しかし、けっこう強烈な内容の本だ。明治維新を駆け抜けた俊才の迫力が伝わってくる。はっきりいって、「ドラゴン桜」の桜木より凄い。超アグレッシブで、硬派で、快活で、そしてシンプルに、時代を超えて読者の向上心とハングリー精神をあおっている。すっかりものわかりがよくなった今の大人たちにはなかなか見られないエネルギーが伝わってくる。
骨子はシンプルだ。人間は元々皆同じように何も知らずに生まれてくるのであって、その後にちゃんと勉強するかどうかで差がつくのだ、だから勉強しなさい。そして、どうせ勉強するなら、和歌とかよりも、物理や経済や工学などの役に立つ学問、「実学」の勉強に力を注ぎなさい、という。何より、なぜ勉強しなければいけないかを、幅広い視点から、素人にもわかりやすく説いている。そう、この「なぜ勉強しなければいけないのか」について、広い視野で、説得力ある言葉で語れる人が、現代の教育の現場には少ないのだ。
一見すっかり豊かになってしまった現代の日本。しかし、相変わらずこの国には資源もなければ、国土も狭く、食料自給率は40%そこそこで、国の借金は膨らむばかり、そこへ元気な中国など昨日まで貧しかった国々の激しい追い上げが加わり、さらに少子高齢化が追い打ちをかけている。一方、明治時代の日本は、実は石炭と食糧くらいはちゃんと自給できていたし、教育に多額の国費を投じていて、若い人がたくさんいた。実は、今の日本人はより強い危機感を持っていてもおかしくはないような状況にあるのだ。

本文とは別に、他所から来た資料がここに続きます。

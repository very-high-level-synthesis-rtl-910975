// tb_mavg_datapath: drives the datapath with the pipelined schedule (new
// iteration every two cycles, overlapped) generated here, feeds one new
// array element per queue shift, and checks each value R2 holds in a store
// cycle against (a[j] + a[j+1] + a[j+2]) / 4 computed here. Includes
// all-ones inputs, the largest sum.
module tb_mavg_datapath;
  import mavg_pkg::*;
  int checks = 0, failures = 0;
  logic clk = 0, rst_n = 0;
  ctrl_t ctrl;
  logic [15:0] din, result;
  logic [15:0] a [0:301];

  mavg_datapath #(.W(16)) dut (.clk, .rst_n, .ctrl, .din, .result);

  always #5 clk = ~clk;

  initial begin
    repeat (40000) @(posedge clk);
    failures++;
    $display("watchdog expired");
    $display("TB_RESULT checks=%0d failures=%0d", checks, failures);
    $finish;
  end

  function automatic bit at(int t, int k, int n);
    int x = t - 2 - k;
    return x >= 0 && (x % 2) == 0 && (x / 2) < n;
  endfunction

  task automatic run(int n, bit ones);
    int si = 0, ri = 0;
    for (int i = 0; i < n + 2; i++) a[i] = ones ? 16'hFFFF : 16'($urandom);
    for (int t = 0; t < 2 * n + 6; t++) begin
      @(negedge clk);
      ctrl.s  = (t < 2) || at(t, 0, n);
      ctrl.l1 = at(t, 1, n);
      ctrl.d  = at(t, 2, n) || at(t, 3, n);
      ctrl.l2 = at(t, 4, n);
      ctrl.r  = at(t, 5, n);
      din = a[si];
      if (ctrl.s) si++;
      if (ctrl.r) begin
        int unsigned exp = (int'(a[ri]) + int'(a[ri+1]) + int'(a[ri+2])) / 4;
        checks++;
        if (result !== 16'(exp)) begin
          failures++;
          $display("FAIL N=%0d b[%0d]=%0d expected %0d", n, ri, result, exp);
        end
        ri++;
      end
    end
    @(negedge clk);
    ctrl = '0;
    checks++;
    if (ri != n || si != n + 2) begin
      failures++; $display("FAIL counts ri=%0d si=%0d", ri, si);
    end
  endtask

  initial begin
    ctrl = '0; din = '0;
    repeat (2) @(posedge clk);
    rst_n = 1;
    run(3, 1);
    run(20, 0);
    run(300, 0);
    $display("TB_RESULT checks=%0d failures=%0d", checks, failures);
    $finish;
  end
endmodule
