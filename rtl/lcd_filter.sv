// lcd_filter: cyclic datapath for a loop with a loop-carried dependence,
//   for (i = 1; i <= N; i++) a[i] = (a[i-1] + a[i] + a[i+1]) / 4;
// computed in place in a local memory.
//
// Datapath (the source's queue-with-multiplexor drawing): a three-entry
// lcd_queue holding a[i-1], a[i], a[i+1]; two adders; a divide by 4 (a fixed
// two-bit right shift, combinational here); and the output register. The
// output register feeds back into the queue's multiplexor, so the new a[i]
// becomes the a[i-1] of the next iteration. Because the result loops back,
// the cycle cannot be pipelined and one iteration takes two clocks:
//   CALC  : output register <= (a[i-1] + a[i] + a[i+1]) / 4
//   STORE : a[i] <= output register in memory; unless i = N, shift the queue
//           with the multiplexor on feedback and read a[i+2] into it.
// Before the first iteration, FILL shifts a[0], a[1], a[2] in from memory.
// A run takes 3 + 2N cycles from the cycle after `start`.
//
// The sequencer, the memory ports and the run-time bound are this design's:
// the source draws the datapath and leaves its control open. Interface:
// while idle the host port (host_we/host_addr/host_wdata, host_rdata)
// reaches the memory; `start` with `n_iter` (1 .. 2**AW-2) begins a run;
// `busy` is high during it; `done` pulses for one cycle at its end.
module lcd_filter #(
  parameter int unsigned W  = 16,
  parameter int unsigned AW = 8
) (
  input  logic          clk,
  input  logic          rst_n,
  input  logic          host_we,
  input  logic [AW-1:0] host_addr,
  input  logic [W-1:0]  host_wdata,
  output logic [W-1:0]  host_rdata,
  input  logic          start,
  input  logic [AW-1:0] n_iter,
  output logic          busy,
  output logic          done
);

  typedef enum logic [1:0] {
    S_IDLE  = 2'd0,
    S_FILL  = 2'd1,
    S_CALC  = 2'd2,
    S_STORE = 2'd3
  } state_t;

  state_t        state;
  logic [AW-1:0] n_lim;
  logic          shift, sel_fb;
  logic [AW-1:0] rd_addr, it_cnt;
  logic          rd_done, it_done;
  logic [W-1:0]  rd_data;
  logic [W-1:0]  q [3];
  logic [W:0]    sum_lo;
  logic [W+1:0]  sum;
  logic [W-1:0]  out_r;
  logic          mem_we;
  logic [AW-1:0] mem_waddr, mem_raddr;
  logic [W-1:0]  mem_wdata;

  assign busy = (state != S_IDLE);

  // Queue control.
  assign shift  = (state == S_FILL) || (state == S_STORE && !it_done);
  assign sel_fb = (state == S_STORE);

  // Read address: counts the elements shifted in (a[0], a[1], ...).
  loop_counter #(.CW(AW)) u_rd_cnt (
    .clk, .rst_n,
    .clr(state == S_IDLE), .en(shift), .limit('1),
    .count(rd_addr), .done(rd_done)
  );

  // Iteration counter: i - 1.
  loop_counter #(.CW(AW)) u_it_cnt (
    .clk, .rst_n,
    .clr(state == S_IDLE), .en(state == S_STORE), .limit(n_lim - 1'b1),
    .count(it_cnt), .done(it_done)
  );

  // Memory: the engine owns the ports while busy, the host while idle.
  assign mem_we    = busy ? (state == S_STORE) : host_we;
  assign mem_waddr = busy ? (it_cnt + 1'b1) : host_addr;
  assign mem_wdata = busy ? out_r : host_wdata;
  assign mem_raddr = busy ? rd_addr : host_addr;
  assign host_rdata = rd_data;

  local_mem #(.W(W), .AW(AW)) u_mem (
    .clk, .we(mem_we), .waddr(mem_waddr), .wdata(mem_wdata),
    .raddr(mem_raddr), .rdata(rd_data)
  );

  lcd_queue #(.W(W), .LEN(3)) u_queue (
    .clk, .rst_n, .shift, .sel_fb, .din(rd_data), .fb(out_r), .q
  );

  adder #(.W(W)) u_add_lo (.a(q[1]), .b(q[0]), .y(sum_lo));
  adder #(.W(W + 1)) u_add_hi (.a({1'b0, q[2]}), .b(sum_lo), .y(sum));

  load_reg #(.W(W)) u_out (
    .clk, .rst_n, .load(state == S_CALC), .d(sum[W+1:2]), .q(out_r)
  );

  always_ff @(posedge clk or negedge rst_n) begin
    if (!rst_n) begin
      state <= S_IDLE;
      n_lim <= '0;
      done  <= 1'b0;
    end else begin
      done <= 1'b0;
      unique case (state)
        S_IDLE:  if (start) begin
          state <= S_FILL;
          n_lim <= n_iter;
        end
        S_FILL:  if (rd_addr == AW'(2)) state <= S_CALC;
        S_CALC:  state <= S_STORE;
        S_STORE: if (it_done) begin
          state <= S_IDLE;
          done  <= 1'b1;
        end else begin
          state <= S_CALC;
        end
      endcase
    end
  end

  a_n_range: assert property (@(posedge clk) disable iff (!rst_n)
    (state == S_IDLE && start) |-> (n_iter != '0 && n_iter <= AW'(2**AW - 2)))
    else $error("lcd_filter: n_iter out of range");

endmodule
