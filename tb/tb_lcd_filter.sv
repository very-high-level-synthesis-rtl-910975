// tb_lcd_filter: loads an array, runs the in-place loop-carried filter and
// compares the memory with a sequential model of
//   for (i = 1; i <= N; i++) a[i] = (a[i-1] + a[i] + a[i+1]) / 4;
// Also checks the run time of 3 + 2N cycles and that untouched words keep
// their values.
module tb_lcd_filter;
  int checks = 0, failures = 0;
  logic clk = 0, rst_n = 0;
  logic host_we = 0;
  logic [7:0] host_addr, n_iter;
  logic [15:0] host_wdata, host_rdata;
  logic start = 0, busy, done;
  logic [15:0] m [256];

  lcd_filter #(.W(16), .AW(8)) dut (
    .clk, .rst_n, .host_we, .host_addr, .host_wdata, .host_rdata,
    .start, .n_iter, .busy, .done);

  always #5 clk = ~clk;

  initial begin
    repeat (50000) @(posedge clk);
    failures++;
    $display("watchdog expired");
    $display("TB_RESULT checks=%0d failures=%0d", checks, failures);
    $finish;
  end

  task automatic run(int n);
    int cyc = 0;
    for (int i = 0; i < 256; i++) begin
      @(negedge clk);
      host_we = 1; host_addr = 8'(i); host_wdata = 16'($urandom);
      m[i] = host_wdata;
    end
    @(negedge clk);
    host_we = 0;
    for (int i = 1; i <= n; i++)
      m[i] = 16'((int'(m[i-1]) + int'(m[i]) + int'(m[i+1])) / 4);
    n_iter = 8'(n); start = 1;
    @(negedge clk);
    start = 0;
    while (!done) begin
      @(negedge clk);
      cyc++;
      if (cyc > 1000) break;
    end
    checks++;
    if (cyc != 3 + 2 * n) begin
      failures++; $display("FAIL N=%0d took %0d cycles, expected %0d", n, cyc, 3 + 2 * n);
    end
    for (int i = 0; i < 256; i++) begin
      host_addr = 8'(i); #1;
      checks++;
      if (host_rdata !== m[i]) begin
        failures++; $display("FAIL N=%0d a[%0d]=%0d expected %0d", n, i, host_rdata, m[i]);
      end
    end
  endtask

  initial begin
    host_addr = '0; host_wdata = '0; n_iter = '0;
    repeat (2) @(posedge clk);
    rst_n = 1;
    run(1);
    run(2);
    run(17);
    run(254);
    $display("TB_RESULT checks=%0d failures=%0d", checks, failures);
    $finish;
  end
endmodule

本書を読むと、昔の気骨ある日本人の活力の一旦に触れて気持ちが引き締まる思いがする。なぜ学ぶのか、なぜ学ばなければならないのか。この普遍のテーマに時代を越えて直球勝負で語りかけてくる。お勧めである。
岩波文庫は無理でした・・・。
★★★★★
生まれたからには必ず読まなければいけない書物として藤原正彦さんの著書にあったので、「そうだよなぁ。これ読んでないと恥ずかしいよなぁ。」と50を越えた今になって読みました。岩波の明治古文版を購入しましたが、無理でした。意味が判らんとでしたわ(^^;。恥を忍んで改めて本書の現代語版を購入、内容を云々語っても己の無知を開示するだけのことですが、「天は人の上に〜」の意味が今になって始めて判りました。人間平等が主旨ではなかったんですねぇ、誤解してました。それが判っただけでも有り難かったです。恥を掻かずに死ねるというもんですわ。
いつも笑顔でいたい
★★★★★
我が家の躾の大方針は、
いつも笑顔でいられる人間になる
ってことです。
ぼくも妻も率先して笑っています。
笑うためには心に余裕がないといけません。
心に余裕を生むためには努力も欠かせません。
経済的にも精神的にも肉体的にも健康、健全じゃないと笑顔は生まれないと思っています。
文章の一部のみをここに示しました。